#### [Source data]
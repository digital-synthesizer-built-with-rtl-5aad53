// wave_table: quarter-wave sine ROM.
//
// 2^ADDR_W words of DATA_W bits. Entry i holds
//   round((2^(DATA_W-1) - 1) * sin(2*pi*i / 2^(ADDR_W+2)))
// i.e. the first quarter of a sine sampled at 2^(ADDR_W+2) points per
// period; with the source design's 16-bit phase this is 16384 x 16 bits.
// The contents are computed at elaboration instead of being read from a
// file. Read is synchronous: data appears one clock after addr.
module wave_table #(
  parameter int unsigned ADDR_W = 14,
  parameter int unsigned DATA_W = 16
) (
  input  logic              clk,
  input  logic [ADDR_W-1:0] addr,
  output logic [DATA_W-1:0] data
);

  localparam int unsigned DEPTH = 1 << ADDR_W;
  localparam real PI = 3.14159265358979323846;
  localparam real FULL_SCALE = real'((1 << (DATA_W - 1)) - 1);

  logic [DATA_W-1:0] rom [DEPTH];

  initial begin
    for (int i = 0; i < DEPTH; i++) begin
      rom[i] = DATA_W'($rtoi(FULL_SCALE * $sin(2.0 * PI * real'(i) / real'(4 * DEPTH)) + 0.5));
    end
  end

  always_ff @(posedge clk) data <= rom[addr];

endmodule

==

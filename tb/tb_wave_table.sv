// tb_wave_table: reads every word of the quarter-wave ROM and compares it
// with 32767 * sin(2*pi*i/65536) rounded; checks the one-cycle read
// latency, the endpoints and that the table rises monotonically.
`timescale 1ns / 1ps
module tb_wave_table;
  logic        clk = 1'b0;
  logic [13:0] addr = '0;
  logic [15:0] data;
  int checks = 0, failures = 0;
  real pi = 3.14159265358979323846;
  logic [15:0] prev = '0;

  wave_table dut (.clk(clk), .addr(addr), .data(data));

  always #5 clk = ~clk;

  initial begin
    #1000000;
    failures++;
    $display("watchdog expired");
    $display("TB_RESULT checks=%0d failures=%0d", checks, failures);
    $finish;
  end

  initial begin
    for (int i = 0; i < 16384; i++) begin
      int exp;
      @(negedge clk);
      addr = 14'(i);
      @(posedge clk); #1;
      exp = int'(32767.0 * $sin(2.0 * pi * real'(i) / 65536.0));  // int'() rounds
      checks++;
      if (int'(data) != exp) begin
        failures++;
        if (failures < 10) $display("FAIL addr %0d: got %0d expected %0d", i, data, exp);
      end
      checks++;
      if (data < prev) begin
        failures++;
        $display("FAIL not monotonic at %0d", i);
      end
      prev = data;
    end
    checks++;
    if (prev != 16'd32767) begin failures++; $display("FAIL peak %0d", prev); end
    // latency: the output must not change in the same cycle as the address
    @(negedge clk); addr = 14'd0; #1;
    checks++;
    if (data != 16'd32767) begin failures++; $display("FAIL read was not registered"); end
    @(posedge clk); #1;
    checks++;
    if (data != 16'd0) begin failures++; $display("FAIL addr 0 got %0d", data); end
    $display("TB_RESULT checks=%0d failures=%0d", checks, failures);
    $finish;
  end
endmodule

* * *

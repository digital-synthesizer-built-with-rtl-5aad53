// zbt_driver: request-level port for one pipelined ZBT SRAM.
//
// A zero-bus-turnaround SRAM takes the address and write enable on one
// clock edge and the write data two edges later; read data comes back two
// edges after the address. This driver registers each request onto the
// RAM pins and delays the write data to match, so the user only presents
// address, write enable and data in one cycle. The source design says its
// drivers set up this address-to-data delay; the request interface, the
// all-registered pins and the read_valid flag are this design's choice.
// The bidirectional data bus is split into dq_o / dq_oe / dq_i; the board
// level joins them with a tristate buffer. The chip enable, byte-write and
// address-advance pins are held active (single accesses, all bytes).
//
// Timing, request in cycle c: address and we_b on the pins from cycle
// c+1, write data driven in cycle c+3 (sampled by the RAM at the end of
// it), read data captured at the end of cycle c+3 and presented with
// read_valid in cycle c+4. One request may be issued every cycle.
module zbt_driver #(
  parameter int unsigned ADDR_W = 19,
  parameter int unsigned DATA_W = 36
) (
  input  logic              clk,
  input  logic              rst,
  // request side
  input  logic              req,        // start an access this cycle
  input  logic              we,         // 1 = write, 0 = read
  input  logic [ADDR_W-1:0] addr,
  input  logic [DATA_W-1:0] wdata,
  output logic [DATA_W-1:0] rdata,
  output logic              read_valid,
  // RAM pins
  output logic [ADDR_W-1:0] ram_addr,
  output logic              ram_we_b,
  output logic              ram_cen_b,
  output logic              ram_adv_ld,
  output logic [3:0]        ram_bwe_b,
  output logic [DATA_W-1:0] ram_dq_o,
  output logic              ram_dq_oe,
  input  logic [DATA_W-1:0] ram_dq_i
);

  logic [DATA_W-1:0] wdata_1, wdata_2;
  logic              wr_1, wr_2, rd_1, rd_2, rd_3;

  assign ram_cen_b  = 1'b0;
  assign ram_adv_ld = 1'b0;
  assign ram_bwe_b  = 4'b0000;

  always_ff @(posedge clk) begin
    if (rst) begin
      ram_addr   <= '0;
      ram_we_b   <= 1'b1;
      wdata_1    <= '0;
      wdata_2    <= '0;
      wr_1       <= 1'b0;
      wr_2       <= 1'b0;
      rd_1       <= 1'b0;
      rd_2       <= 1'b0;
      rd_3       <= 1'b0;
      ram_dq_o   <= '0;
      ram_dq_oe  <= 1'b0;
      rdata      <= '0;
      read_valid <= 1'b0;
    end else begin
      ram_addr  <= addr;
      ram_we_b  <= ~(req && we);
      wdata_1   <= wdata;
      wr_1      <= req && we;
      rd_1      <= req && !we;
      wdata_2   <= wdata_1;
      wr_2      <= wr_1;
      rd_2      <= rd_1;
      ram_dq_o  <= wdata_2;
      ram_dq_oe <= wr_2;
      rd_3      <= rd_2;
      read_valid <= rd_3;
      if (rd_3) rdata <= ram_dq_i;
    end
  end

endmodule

#### [The problem]
Among the lines above, find those that contain the word "parameter" and copy them.

#### [Reply to the task]
  parameter int unsigned ADDR_W = 14,
  parameter int unsigned DATA_W = 16
  parameter int unsigned ADDR_W = 19,
  parameter int unsigned DATA_W = 36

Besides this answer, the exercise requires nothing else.